What to do
From the data below, return each line in which the string "repeat" is found.

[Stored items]
'''

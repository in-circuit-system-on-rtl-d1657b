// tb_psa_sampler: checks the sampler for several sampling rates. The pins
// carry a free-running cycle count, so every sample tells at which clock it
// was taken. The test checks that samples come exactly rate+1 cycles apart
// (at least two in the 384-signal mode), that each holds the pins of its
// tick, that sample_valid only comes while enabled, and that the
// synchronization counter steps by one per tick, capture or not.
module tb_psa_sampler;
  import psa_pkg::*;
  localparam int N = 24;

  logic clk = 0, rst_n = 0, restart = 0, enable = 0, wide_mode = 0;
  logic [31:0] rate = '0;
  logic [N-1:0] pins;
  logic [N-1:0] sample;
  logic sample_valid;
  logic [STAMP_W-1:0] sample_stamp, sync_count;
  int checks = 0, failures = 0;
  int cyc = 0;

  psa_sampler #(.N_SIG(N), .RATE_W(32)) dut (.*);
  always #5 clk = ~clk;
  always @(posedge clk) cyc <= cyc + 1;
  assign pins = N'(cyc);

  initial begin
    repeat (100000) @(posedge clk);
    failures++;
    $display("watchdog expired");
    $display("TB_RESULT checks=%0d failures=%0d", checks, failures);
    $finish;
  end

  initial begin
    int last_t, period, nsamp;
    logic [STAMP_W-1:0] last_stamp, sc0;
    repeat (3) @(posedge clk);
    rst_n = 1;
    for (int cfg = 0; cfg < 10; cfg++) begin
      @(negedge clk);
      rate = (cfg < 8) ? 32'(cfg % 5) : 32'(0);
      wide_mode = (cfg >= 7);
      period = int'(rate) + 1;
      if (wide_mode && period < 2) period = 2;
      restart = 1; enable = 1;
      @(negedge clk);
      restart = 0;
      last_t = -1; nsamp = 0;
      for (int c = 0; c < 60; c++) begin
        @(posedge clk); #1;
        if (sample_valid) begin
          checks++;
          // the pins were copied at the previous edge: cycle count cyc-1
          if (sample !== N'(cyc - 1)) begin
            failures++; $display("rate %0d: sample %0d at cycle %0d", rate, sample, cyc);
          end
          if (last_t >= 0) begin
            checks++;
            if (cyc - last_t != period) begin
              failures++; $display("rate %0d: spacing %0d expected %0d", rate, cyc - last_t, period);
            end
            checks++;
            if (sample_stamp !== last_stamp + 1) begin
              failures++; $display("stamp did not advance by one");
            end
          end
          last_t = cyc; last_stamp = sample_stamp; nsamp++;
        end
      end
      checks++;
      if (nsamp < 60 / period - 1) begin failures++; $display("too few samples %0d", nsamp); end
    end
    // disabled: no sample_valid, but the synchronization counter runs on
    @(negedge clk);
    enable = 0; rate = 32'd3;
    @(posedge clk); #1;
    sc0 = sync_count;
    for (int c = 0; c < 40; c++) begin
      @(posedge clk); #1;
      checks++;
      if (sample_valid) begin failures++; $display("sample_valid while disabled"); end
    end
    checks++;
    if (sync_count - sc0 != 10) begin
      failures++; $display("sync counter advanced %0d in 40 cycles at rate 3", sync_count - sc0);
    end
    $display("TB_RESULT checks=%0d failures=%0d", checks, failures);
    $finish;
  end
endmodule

'''

Written response
    repeat (100000) @(posedge clk);
    repeat (3) @(posedge clk);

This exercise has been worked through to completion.